Emulator
Ghidra features a powerful PCode emulator, which can be used to emulate whole functions or pieces of code.
Ghidralib wraps this emulator with a class called Emulator
. The basic usage is
as follows:
emu = Emulator()
emu.emulate(0x400000, 0x400010)
print(emu["eax"])
Basics
Looks easy enough, now let's try it in practice. Create and compile a following C program:
#include <stdio.h>
#include <stdlib.h>
int hash(int value) {
return (value * 10) + (value ^ 7);
}
void check(int value) {
if (hash(value) == 189) {
printf("Success!");
}
}
int main(int argc, char *argv[]) {
if (argc != 2) { return 1; }
check(atoi(argv[1]));
return 0;
}
Compile it with gcc -O0 test.c -o test
. Make sure to disable optimisation with
-O0
, so the functions are not optimized out. Now load this program to Ghidra,
and open interactive console. And check that everything is in order:
>>> from ghidralib import *
>>> print(hex(Function("main").address))
0x401190
>>> print(hex(Function("check").address))
0x401159
>>> print(hex(Function("hash").address))
0x401136
Now the main point, let's try the Emulator. We may want to emulate the hash
function
to check how it behaves. For emulation we need a start and end address. You can copy
it from the listing view, but for the demonstration I will print that with python too:
hash_function = Function("hash")
>>> for instr in hash_function.instructions:
... print("0x{:x} {}".format(instr.address, instr))
...
0x401136 PUSH RBP
0x401137 MOV RBP,RSP
0x40113a MOV dword ptr [RBP + -0x4],EDI
0x40113d MOV EDX,dword ptr [RBP + -0x4]
0x401140 MOV EAX,EDX
0x401142 SHL EAX,0x2
0x401145 ADD EAX,EDX
0x401147 ADD EAX,EAX
0x401149 MOV EDX,EAX
0x40114b MOV EAX,dword ptr [RBP + -0x4]
0x40114e XOR EAX,0x7
0x401151 ADD EAX,EDX
0x401153 POP RBP
0x401154 XOR EDX,EDX
0x401156 XOR EDI,EDI
0x401158 RET
Note: we assume Linux x64 ABI everywhere. If you're on Windows or another architecture, you'll need to adjust the code (especially register names).

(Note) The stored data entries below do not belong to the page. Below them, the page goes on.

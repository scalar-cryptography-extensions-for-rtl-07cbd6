// tb_aes_mixcol: checks the forward and inverse partial MixColumns column for
// all 256 input bytes against shift-and-add GF(2^8) multiplication, plus the
// FIPS-197 worked value {57}*{02} = {ae} in the forward column.
module tb_aes_mixcol;
  import tb_ref_pkg::*;

  logic [7:0]  b;
  logic        inv;
  logic [31:0] col;
  int checks = 0, failures = 0;

  aes_mixcol dut (.b(b), .inv(inv), .col(col));

  initial begin
    #100000;
    failures++;
    $display("TB_RESULT checks=%0d failures=%0d", checks, failures);
    $finish;
  end

  initial begin
    logic [31:0] e;
    b = 8'h57; inv = 0; #1; checks++; if (col[7:0] !== 8'hae) failures++;
    for (int i = 0; i < 256; i++) begin
      b = 8'(i);
      inv = 0; #1;
      e = {gmul(b, 3), b, b, gmul(b, 2)};
      checks++; if (col !== e) begin failures++; $display("FAIL fwd %h: %h vs %h", b, col, e); end
      inv = 1; #1;
      e = {gmul(b, 11), gmul(b, 13), gmul(b, 9), gmul(b, 14)};
      checks++; if (col !== e) begin failures++; $display("FAIL inv %h: %h vs %h", b, col, e); end
    end
    $display("TB_RESULT checks=%0d failures=%0d", checks, failures);
    $finish;
  end
endmodule
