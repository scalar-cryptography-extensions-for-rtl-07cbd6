// bp_sbox_middle: shared non-linear middle layer of the Boyar-Peralta AES S-box.
//
// The Boyar-Peralta depth-16 S-box circuit splits the S-box in three layers:
// a top linear layer (8 bits in, XOR/XNOR only), this middle layer (XOR and
// AND only) and a bottom linear layer (18 bits in, 8 bits out). The middle
// layer computes the GF(2^8) inversion in a tower-field basis and is the same
// for the forward and the inverse S-box; only the linear layers around it
// differ. It takes the 21 top-layer signals plus d (U7 for the forward box, Y5
// for the inverse) and returns the 18 products M46..M63 that the bottom layer
// combines. Signal names follow the published circuit. Combinational.
module bp_sbox_middle
  import cx_pkg::*;
(
  input  bp_mid_in_t  t,
  output logic [17:0] m      // m[k] = M(46+k)
);

  logic m1, m2, m3, m4, m5, m6, m7, m8, m9, m10, m11, m12, m13, m14, m15;
  logic m16, m17, m18, m19, m20, m21, m22, m23, m24, m25, m26, m27, m28, m29;
  logic m30, m31, m32, m33, m34, m35, m36, m37, m38, m39, m40, m41, m42, m43;
  logic m44, m45;

  always_comb begin
    m1  = t.t13 & t.t6;
    m2  = t.t23 & t.t8;
    m3  = t.t14 ^ m1;
    m4  = t.t19 & t.d;
    m5  = m4 ^ m1;
    m6  = t.t3 & t.t16;
    m7  = t.t22 & t.t9;
    m8  = t.t26 ^ m6;
    m9  = t.t20 & t.t17;
    m10 = m9 ^ m6;
    m11 = t.t1 & t.t15;
    m12 = t.t4 & t.t27;
    m13 = m12 ^ m11;
    m14 = t.t2 & t.t10;
    m15 = m14 ^ m11;
    m16 = m3 ^ m2;
    m17 = m5 ^ t.t24;
    m18 = m8 ^ m7;
    m19 = m10 ^ m15;
    m20 = m16 ^ m13;
    m21 = m17 ^ m15;
    m22 = m18 ^ m13;
    m23 = m19 ^ t.t25;
    m24 = m22 ^ m23;
    m25 = m22 & m20;
    m26 = m21 ^ m25;
    m27 = m20 ^ m21;
    m28 = m23 ^ m25;
    m29 = m28 & m27;
    m30 = m26 & m24;
    m31 = m20 & m23;
    m32 = m27 & m31;
    m33 = m27 ^ m25;
    m34 = m21 & m22;
    m35 = m24 & m34;
    m36 = m24 ^ m25;
    m37 = m21 ^ m29;
    m38 = m32 ^ m33;
    m39 = m23 ^ m30;
    m40 = m35 ^ m36;
    m41 = m38 ^ m40;
    m42 = m37 ^ m39;
    m43 = m37 ^ m38;
    m44 = m39 ^ m40;
    m45 = m42 ^ m41;
    m[0]  = m44 & t.t6;   // M46
    m[1]  = m40 & t.t8;   // M47
    m[2]  = m39 & t.d;    // M48
    m[3]  = m43 & t.t16;  // M49
    m[4]  = m38 & t.t9;   // M50
    m[5]  = m37 & t.t17;  // M51
    m[6]  = m42 & t.t15;  // M52
    m[7]  = m45 & t.t27;  // M53
    m[8]  = m41 & t.t10;  // M54
    m[9]  = m44 & t.t13;  // M55
    m[10] = m40 & t.t23;  // M56
    m[11] = m39 & t.t19;  // M57
    m[12] = m43 & t.t3;   // M58
    m[13] = m38 & t.t22;  // M59
    m[14] = m37 & t.t20;  // M60
    m[15] = m42 & t.t1;   // M61
    m[16] = m45 & t.t4;   // M62
    m[17] = m41 & t.t2;   // M63
  end

endmodule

So we want to emulate between 0x401136 and 0x401158, and the parameter is in EDI.
>>> emu = Emulator()
>>> emu["RDI"] = 10 # We asume Linux x64 ABI
>>> emu.emulate(0x401136, 0x401158)
>>> print(emu["RAX"])
113
Great, we successfully emulated our first function. Instead of using hardcoded addresses, it's usually easier to use object attributes. This is equivalent:
>>> emu = Emulator()
>>> emu["RDI"] = 10
>>> emu.emulate(hash_function.address, hash_function.exitpoints)
>>> print(emu["RAX"])
113
Function.exitpoints is a list that contains all function exit points - perfect for our use-case here.
By the way, instead of indexing like emu["EAX"]
you can use emu.read_register
and emu.write_register
. Consider using the more verbose format when writing
reusable scripts, but emu["EAX"]
is faster to type when working interactively.
Hooks
Often we are interested in the details of the execution, and we want to
process every instruction in some way. We can easily do this using the callback
parameter:
>>> emu = Emulator()
>>> def print_callback(emu):
... instr = Instruction(emu.pc)
... print("executing 0x{:x} {}".format(emu.pc, instr))
>>> emu.emulate(hash_function.address, hash_function.exitpoints, callback=print_callback)
executing 0x401136 PUSH RBP
executing 0x401137 MOV RBP,RSP
executing 0x40113a MOV dword ptr [RBP + -0x4],EDI
executing 0x40113d MOV EDX,dword ptr [RBP + -0x4]
executing 0x401140 MOV EAX,EDX
executing 0x401142 SHL EAX,0x2
executing 0x401145 ADD EAX,EDX
executing 0x401147 ADD EAX,EAX
executing 0x401149 MOV EDX,EAX
executing 0x40114b MOV EAX,dword ptr [RBP + -0x4]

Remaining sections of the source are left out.